### REQUIRED WORK
Once you find the line containing "logic [CW*M-1:0] a, b;" in the data below, copy it and each following line exactly, up to and including the line containing "lat = d ? (M + 2) / 3 : (M + 1) / 2;", and nothing else.
### SUPPLIED MATERIAL
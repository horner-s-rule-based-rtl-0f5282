// tb_shu_gfpn_mul: self-checking test of shu_gfpn_mul over GF(3^97) with
// F = x^97 + x^12 + 2, at the default digit size D = 2 and at D = 3.
// Operands are random (plus 0, 1 and the all-(P-1) polynomial); the product
// is compared with a schoolbook multiplication followed by reduction modulo
// F, and the start-to-done latency must be ceil(M/D) cycles.
module tb_shu_gfpn_mul;
  localparam int P = 3, M = 97, CW = 2;
  localparam logic [CW*M-1:0] FC = (CW*M)'(1) << (CW*12) | (CW*M)'(2);
  logic clk = 0, rst_n = 0;
  logic [1:0] start = '0, busy, done;
  logic [CW*M-1:0] a, b;
  logic [CW*M-1:0] result [2];
  int checks = 0, failures = 0;

  shu_gfpn_mul #(.P(P), .M(M), .D(2), .FCOEF(FC)) dut0 (.clk, .rst_n, .start(start[0]), .a, .b,
      .result(result[0]), .busy(busy[0]), .done(done[0]));
  shu_gfpn_mul #(.P(P), .M(M), .D(3), .FCOEF(FC)) dut1 (.clk, .rst_n, .start(start[1]), .a, .b,
      .result(result[1]), .busy(busy[1]), .done(done[1]));

  always #5 clk = ~clk;

  initial begin
    repeat (100000) @(posedge clk);
    failures++;
    $display("watchdog expired");
    $display("TB_RESULT checks=%0d failures=%0d", checks, failures);
    $finish;
  end

  // reference: a*b mod F over GF(P)
  function automatic logic [CW*M-1:0] ref_mul(input logic [CW*M-1:0] x, y);
    int prod [2*M-1];
    logic [CW*M-1:0] o;
    foreach (prod[i]) prod[i] = 0;
    for (int i = 0; i < M; i++)
      for (int j = 0; j < M; j++)
        prod[i+j] = (prod[i+j] + int'(x[CW*i +: CW]) * int'(y[CW*j +: CW])) % P;
    for (int k = 2*M-2; k >= M; k--) begin
      int t;
      t = prod[k];
      prod[k] = 0;
      for (int j = 0; j < M; j++)
        prod[k-M+j] = (prod[k-M+j] + (P - t) * int'(FC[CW*j +: CW])) % P;
    end
    for (int i = 0; i < M; i++) o[CW*i +: CW] = CW'(prod[i]);
    return o;
  endfunction

  function automatic logic [CW*M-1:0] rnd_poly();
    logic [CW*M-1:0] o;
    for (int i = 0; i < M; i++) o[CW*i +: CW] = CW'($urandom % P);
    return o;
  endfunction

  task automatic run(input int d, input logic [CW*M-1:0] x, y);
    logic [CW*M-1:0] want;
    int cycles, lat;
    a = x; b = y;
    lat = d ? (M + 2) / 3 : (M + 1) / 2;
    @(negedge clk) start[d] = 1'b1;
    @(negedge clk) start[d] = 1'b0;
    cycles = 0;
    while (!done[d]) begin @(negedge clk); cycles++; end
    want = ref_mul(x, y);
    checks++;
    if (result[d] != want) begin
      failures++;
      $display("FAIL dut%0d: got %h want %h", d, result[d], want);
    end
    checks++;
    if (cycles != lat) begin
      failures++;
      $display("FAIL dut%0d latency %0d expected %0d", d, cycles, lat);
    end
  endtask

  initial begin
    logic [CW*M-1:0] all2;
    for (int i = 0; i < M; i++) all2[CW*i +: CW] = CW'(P - 1);
    repeat (3) @(negedge clk);
    rst_n = 1;
    @(negedge clk);
    for (int d = 0; d < 2; d++) begin
      run(d, all2, all2);
      run(d, '0, all2);
      run(d, (CW*M)'(1), all2);
      run(d, all2, (CW*M)'(1) << (CW*(M-1)));
      for (int k = 0; k < 60; k++) run(d, rnd_poly(), rnd_poly());
    end
    $display("TB_RESULT checks=%0d failures=%0d", checks, failures);
    $finish;
  end
endmodule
######
### REPLY
  logic [CW*M-1:0] a, b;
  logic [CW*M-1:0] result [2];
  int checks = 0, failures = 0;

  shu_gfpn_mul #(.P(P), .M(M), .D(2), .FCOEF(FC)) dut0 (.clk, .rst_n, .start(start[0]), .a, .b,
      .result(result[0]), .busy(busy[0]), .done(done[0]));
  shu_gfpn_mul #(.P(P), .M(M), .D(3), .FCOEF(FC)) dut1 (.clk, .rst_n, .start(start[1]), .a, .b,
      .result(result[1]), .busy(busy[1]), .done(done[1]));

  always #5 clk = ~clk;

  initial begin
    repeat (100000) @(posedge clk);
    failures++;
    $display("watchdog expired");
    $display("TB_RESULT checks=%0d failures=%0d", checks, failures);
    $finish;
  end

  // reference: a*b mod F over GF(P)
  function automatic logic [CW*M-1:0] ref_mul(input logic [CW*M-1:0] x, y);
    int prod [2*M-1];
    logic [CW*M-1:0] o;
    foreach (prod[i]) prod[i] = 0;
    for (int i = 0; i < M; i++)
      for (int j = 0; j < M; j++)
        prod[i+j] = (prod[i+j] + int'(x[CW*i +: CW]) * int'(y[CW*j +: CW])) % P;
    for (int k = 2*M-2; k >= M; k--) begin
      int t;
      t = prod[k];
      prod[k] = 0;
      for (int j = 0; j < M; j++)
        prod[k-M+j] = (prod[k-M+j] + (P - t) * int'(FC[CW*j +: CW])) % P;
    end
    for (int i = 0; i < M; i++) o[CW*i +: CW] = CW'(prod[i]);
    return o;
  endfunction

  function automatic logic [CW*M-1:0] rnd_poly();
    logic [CW*M-1:0] o;
    for (int i = 0; i < M; i++) o[CW*i +: CW] = CW'($urandom % P);
    return o;
  endfunction

  task automatic run(input int d, input logic [CW*M-1:0] x, y);
    logic [CW*M-1:0] want;
    int cycles, lat;
    a = x; b = y;
    lat = d ? (M + 2) / 3 : (M + 1) / 2;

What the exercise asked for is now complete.